The q-series articles explain and illustrate concepts, identities, and theorems for:
Triple and Quintuple Product Identities
Two amazing results in this section are the connections between q-factorials and inversions and between the q-binomial coefficient and inversions. For both, the exponents of the q terms are the number of inversions and the coefficients are the number of permutations with that number of inversions.
2. q-Binomial Theorems
This section introduces the q-shifted factorial, which is used extensively in q-series to generate q-polynomials. Several identities use the q-binomial coefficient, and there are interesting connections among these identities. There is an amazing identity by Euler and an identity by Chen, Chu, and Gu, both of which will be useful in future topics.
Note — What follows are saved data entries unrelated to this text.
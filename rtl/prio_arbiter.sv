// prio_arbiter: the priority manager in front of the external memory.
//
// Each cycle it grants the memory to exactly one of the requesting ports,
// the one with the lowest index (port 0 has the highest priority). The
// grant is combinational from the requests. The CNP paper names a dedicated
// hardware arbiter ("priority manager") multiplexing the memory ports; the
// fixed-priority policy is this design's choice. Starvation cannot block the
// streams: a read port stops requesting once its FIFO is full, which frees
// the memory for the ports behind it.
module prio_arbiter #(
  parameter int unsigned N = 6
) (
  input  logic [N-1:0] req,
  output logic [N-1:0] gnt
);

  // isolate the lowest set bit
  assign gnt = req & (~req + N'(1));

  always_comb begin
    assert ((gnt & (gnt - N'(1))) == '0)
      else $error("prio_arbiter: more than one grant");
  end

endmodule
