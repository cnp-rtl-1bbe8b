// tb_prio_arbiter: checks the fixed-priority grant for all 64 request
// patterns of a 6-port arbiter: exactly the lowest requesting port is
// granted, and nothing when nobody requests.
module tb_prio_arbiter;
  logic clk = 0;
  logic [5:0] req, gnt;
  int checks = 0, failures = 0;

  prio_arbiter #(.N(6)) dut (.*);
  always #5 clk = ~clk;

  initial begin
    repeat (2000) @(posedge clk);
    failures++;
    $display("watchdog expired");
    $display("TB_RESULT checks=%0d failures=%0d", checks, failures);
    $finish;
  end

  initial begin
    for (int r = 0; r < 64; r++) begin
      logic [5:0] e;
      e = '0;
      for (int i = 5; i >= 0; i--) if (r[i]) e = 6'(1) << i;
      req = 6'(r); #1;
      checks++;
      if (gnt !== e) begin
        failures++;
        $display("FAIL req=%b gnt=%b exp %b", req, gnt, e);
      end
      @(negedge clk);
    end
    $display("TB_RESULT checks=%0d failures=%0d", checks, failures);
    $finish;
  end
endmodule
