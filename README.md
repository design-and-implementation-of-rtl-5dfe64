# Infrared NUC accelerator: streaming Gaussian blur, DeNU, DeStrip and shift/average engines

Scene-based non-uniformity correction (NUC) for infrared focal-plane arrays
removes fixed-pattern, stripe and shading noise by updating correction
parameters as frames go by. Most of that work is cheap bookkeeping. A few
steps touch every pixel, though, and those dominate the run time on a
processor: the Gaussian blur inside the denoising and DeNU steps above all.

This RTL is the programmable-logic half of such a system on a Zynq-class
device at 200 MHz. The processor keeps the frame-count-driven parameter
updates in software. A DMA streams each frame from DDR through one of these
engines and back, at one pixel per clock:

| mode (CTRL[2:0]) | engine | output word |
|---|---|---|
| 0 `MODE_BLUR` | separable Gaussian blur, ksize up to 17 | blurred pixel |
| 1 `MODE_DENU` | blur, then pixel - blur | signed 32-bit |
| 2 `MODE_DENU_AB` | blur, then \|pixel - blur\| | unsigned |
| 3 `MODE_STRIP` | DeStrip restore: pixel + col[x] + row[y] | saturated 16-bit |
| 4 `MODE_SHIFT` | pixel << SHIFT, and the frame average | 32-bit |
| 5 `MODE_DENOISE` | route to an external DeNoise core and back | core's result |

A 640 x 512 frame goes through the blur in 332,826 cycles (1.66 ms at
200 MHz). That is 512 x 640 input cycles, plus 8 replayed rows for the bottom
border, plus 26 cycles of pipeline. The first result appears 5,147 cycles
after the first pixel: the blur needs the 8 rows below a pixel before it
can finish it.

## Block structure

```
nuc_accel_top
 ├─ axil_regs          AXI4-Lite registers, weight/strip table strobes, interrupt
 ├─ weight_loader      shadow + active Gaussian weights, committed between frames
 ├─ denu_accel         modes 0-2
 │   ├─ gaussian_blur
 │   │   ├─ gauss_row_conv   horizontal pass (adder_tree, pipe_delay)
 │   │   └─ gauss_col_conv   vertical pass (line_ram x 16, adder_tree, pipe_delay)
 │   ├─ sync_fifo     original pixels, waiting for their blurred value
 │   └─ sub_abs
 ├─ strip_correct      mode 3 (two offset RAMs)
 └─ shift_avg          mode 4 (accumulator + sequential divider)
```

`nuc_pkg` holds the widths, the mode enums and the register map.

## The blur: one pixel per clock with mirrored borders

The kernel is symmetric with KSIZE = 2R+1 taps (17, R = 8, by default). Only
its R+1 distinct weights are stored: 18-bit unsigned with 16 fraction bits,
`weights[0]` being the centre. The blur is computed as a row pass followed by
a column pass. Both passes pre-add the two pixels that share a weight, so
each needs R+1 multipliers and an (R+1)-input pipelined adder tree.

**Border rule.** Both passes mirror the image without repeating the edge
pixel ("reflect-101": index -1 reads 1, index W reads W-2). No padded pixels
are ever stored. Each tap has a multiplexer in front of it that picks the
register or line buffer holding the mirrored neighbour. The select lines are
computed from the current column or row number, so the border costs no
cycles.

**Row pass** (`gauss_row_conv`). A 2R+1 shift register holds the pixels
around the current one. Output x can be formed once pixel x+R has arrived, so
the last R outputs of a row would need R more input cycles. Instead, the
shift register is copied into a *tail snapshot* when a row ends. The R tail
outputs are computed from that snapshot, in the cycles when the next row's
first R pixels are filling the shift register and produce no output. Rows
therefore follow each other with no gap cycles. An assertion checks that a
tail output and a regular output never fall in the same cycle. The row
result keeps 4 extra fraction bits (`GUARD`) and is rounded, then saturated
to 20 bits.

**Column pass** (`gauss_col_conv`). KSIZE-1 = 16 single-port read-first RAMs
of MAX_W x 20 bits form a ring of row buffers. Each incoming row-pass pixel
is written over the oldest row while the 16 older rows of the same column
are read. The column of 17 vertical neighbours is then available in one
cycle. Output row y is produced while row y+R arrives. The top border is
mirrored by the tap multiplexers.

The bottom R output rows need rows that never arrive. After the last pixel
of a frame the pass runs a **flush**: for R x WIDTH cycles it reads the ring
without writing it. It treats the missing rows as mirror images of rows
already stored. During the flush `flush_busy` is high.

**Hold.** `gaussian_blur` drops `s_ready` from the last input pixel of a
frame until the last output pixel of that frame has left. The next frame
therefore cannot enter during the flush. The cost is R rows per frame. An
assertion checks that a flush only happens while the input is held.

**Stalls.** The blur has one clock enable, `ce = m_ready`. Every register,
RAM port and side-band delay advances only when it is high, so downstream
back-pressure freezes the pipeline in place with no skid buffers.

**Kernel size.** KSIZE is the synthesized maximum. A smaller kernel is run
by writing zeros into the outer weights.

**Frame size.** Width and height are registers: at least R+1, at most
MAX_W x MAX_H (1280 x 1024). The input stream's tlast is not used.

**Arithmetic.** Row: `round(sum * w / 2^12)`, saturated to 20 bits. Column:
`round(sum * w / 2^20)`, saturated to 16 bits. Weights summing to 65536 give
unity gain. The testbench reference (`tb/blur_ref_pkg.sv`) repeats this
exactly, so outputs are compared bit for bit.

## DeNU engine

`denu_accel` feeds the input to the blur and, at the same time, to a FIFO
(`sync_fifo`, 16384 x 16 bits). The FIFO holds the original pixels until
their blurred value comes out, R rows plus about 20 cycles later. `sub_abs`
then gives the blur, pixel - blur, or |pixel - blur|. The FIFO depth covers
(R+1) x MAX_W + 64 entries.

## Weight loading

Weights are computed by software; for a Gaussian, `w[j] ∝ exp(-j²/2σ²)`
normalized so that `w[0] + 2·Σw[j] = 65536`. Software writes them to
`BASE_WGT + 4j`. `weight_loader` collects the writes in a shadow bank. It
copies the shadow bank to the active bank only when the blur is idle, so a
frame never sees a half-updated kernel. Until the copy, STATUS.busy stays
high. After reset the kernel is the identity (centre 1.0).

## DeStrip restore

Stripe noise is estimated in software as one value per column and one per
row (640 + 512 values for a 640 x 512 image). `strip_correct` holds them in
two RAMs written at `BASE_COL + 4x` and `BASE_ROW + 4y`. It outputs
`clamp(pixel + col[x] + row[y], 0, 65535)` with signed 16-bit offsets, over
two pipeline stages.

## Shift and average

`shift_avg` passes `pixel << SHIFT` (32-bit) through and adds up the
unshifted pixels (37-bit sum). After the last pixel a restoring divider
divides the sum by WIDTH x HEIGHT in 37 cycles. The divider works in the
background, so the next frame may already start. The truncated mean goes to
the MEAN register, and `mean_done` raises the interrupt.

## Top level, registers and interrupt

Pixels enter on `s_axis_*` (32 bits, pixel in [15:0]; this is the DMA's
memory-to-stream side). Results leave on `m_axis_*` with `tlast` on the
frame's last word (the DMA's stream-to-memory side).

**Mode changes.** The mode register is sampled only when no frame is in
flight. A frame is in flight from its first accepted pixel until its last
output word has been accepted. A CTRL write during a frame therefore applies
from the next frame.

**DeNoise route.** In mode 5 the pixels leave on `dn_m_*` and the result
comes back on `dn_s_*`, with `dn_sigma_n` carrying the SIGMA register. The
DeNoise core itself is not part of this RTL.

| offset | register | access |
|---|---|---|
| 0x000 | CTRL [2:0] mode | rw |
| 0x004 | WIDTH (reset 640) | rw |
| 0x008 | HEIGHT (reset 512) | rw |
| 0x00C | SHIFT [4:0] | rw |
| 0x010 | SIGMA, passed to the DeNoise core | rw |
| 0x014 | STATUS [0] interrupt pending (write 1 to clear), [1] busy | rw1c / ro |
| 0x018 | IRQ_EN [0] | rw |
| 0x01C | MEAN, last frame average | ro |
| 0x020 | FRAMES, frames completed | ro |
| 0x100 + 4j | blur weight j, j = 0..8 | wo |
| 0x2000 + 4x | strip column offset x, x < 1280 | wo |
| 0x4000 + 4y | strip row offset y, y < 1024 | wo |

Writes to table entries beyond the table are dropped. Byte strobes are
ignored. The interrupt is pending when an output frame ends in modes 0–3
and 5, and when the mean is ready in mode 4. `irq = pending & IRQ_EN`.

## Departures and open points

- The source system's frame rates (66 fps at 640 x 512, 30 fps at
  1280 x 1024, 50 fps at 640 x 640) include processor software and the
  DeNoise core, neither of which is here.

  The pixel-rate engines take (H + 8) x W cycles per frame: 1.66, 6.6 and
  2.1 ms at 200 MHz. Those measurements come from `nuc_accel_full_tb` and
  `nuc_accel_workload_tb`.
- The DeNoise algorithm is not specified beyond its Gaussian blur, so it is
  an external core on stream ports.

  Also outside this RTL:
  - the DMA and interconnect, which are vendor blocks;
  - the frame-count update scheduler, which is software;
  - the DeStrip histogram and median, DeShading, DeFPN and sigmaN updates,
    all processor software.
- The source describes the blur arithmetic as wide integer. Here it is fixed
  point: Q2.16 weights, 4 guard bits between the passes, and round-to-nearest
  after each pass. The result can differ from a floating-point blur by up to
  one least-significant bit.
- Which DeNU quantity is needed (pixel - blur or its magnitude) is not
  pinned down, so both are offered.
- The border rule (reflect-101), all widths, the register map and the
  handshakes are this design's own choices.
- The FIFO's read port is asynchronous (first-word fall-through), so a
  synthesis tool may build it from distributed RAM rather than block RAM.
  Registering the read port would move it to block RAM at the cost of one
  cycle of look-ahead logic.

## Simulation

Every testbench is self-checking and prints
`TB_RESULT checks=N failures=M`. Example with plain Verilator 5:

```
verilator --binary --timing --assert -j 4 --top-module nuc_accel_top_tb \
  -y rtl -y tb +libext+.sv rtl/nuc_pkg.sv tb/blur_ref_pkg.sv tb/nuc_accel_top_tb.sv
./obj_dir/Vnuc_accel_top_tb +verilator+rand+reset+2
```

| testbench | what it covers |
|---|---|
| `adder_tree_tb`, `sub_abs_tb`, `weight_loader_tb`, `axil_regs_tb` | unit checks |
| `gauss_row_conv_tb`, `gauss_col_conv_tb`, `gaussian_blur_tb` | blur passes at reduced size; random gaps and stalls, several frame sizes, back-to-back frames, rate bound |
| `denu_accel_tb`, `strip_correct_tb`, `shift_avg_tb` | engines against models; saturation, mean, divider time |
| `nuc_accel_top_tb` | all six modes end to end at 32 x 16 / ksize 5 |
| `nuc_accel_full_tb` | default parameters: a 640 x 512 \|pixel - blur\| frame with ksize 17 and a 2 ms bound, then a shift/average frame |
| `nuc_accel_workload_tb` | default parameters: 640 x 640 and 1280 x 1024 frames with a cycle bound |

`nuc_accel_top_tb` counts each mechanism and fails if any never happens:

- output stalls;
- bottom-row replay;
- a mode write during a frame;
- a weight update deferred to the frame end;
- strip saturation;
- interrupts;
- the frame mean.

The full-size testbenches run in seconds.

To change the build, edit the parameters:

- `MAX_W` and `MAX_H` set the buffer sizes: line RAMs, FIFO depth, offset
  RAMs and counter widths.
- `KSIZE` sets the number of taps and line buffers.
- `nuc_pkg` sets the pixel, weight and guard widths.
Whereas the first topic demonstrated connections between q-polynomials and inversions, this topic demonstrates the amazing connections between q-polynomials (as generated by q-shifted factorials) and partitions. Various combinations of q-shifted factorials produce q-polynomials in which the coefficient of each qn is the number of partitions for the integer n.
4. Pentagonal Numbers, Ferrers Diagrams, and Divisors
Euler discovered that a simple q-shifted factorial generates a q-polynomial in which the pentagonal numbers occur as every second exponent. Ferrers diagram can be used to demonstrate some identities for q-polynomials and partitions. There are also interesting connections between q-polynomials and divisors where the coefficient of each qn is the number of divisors of n.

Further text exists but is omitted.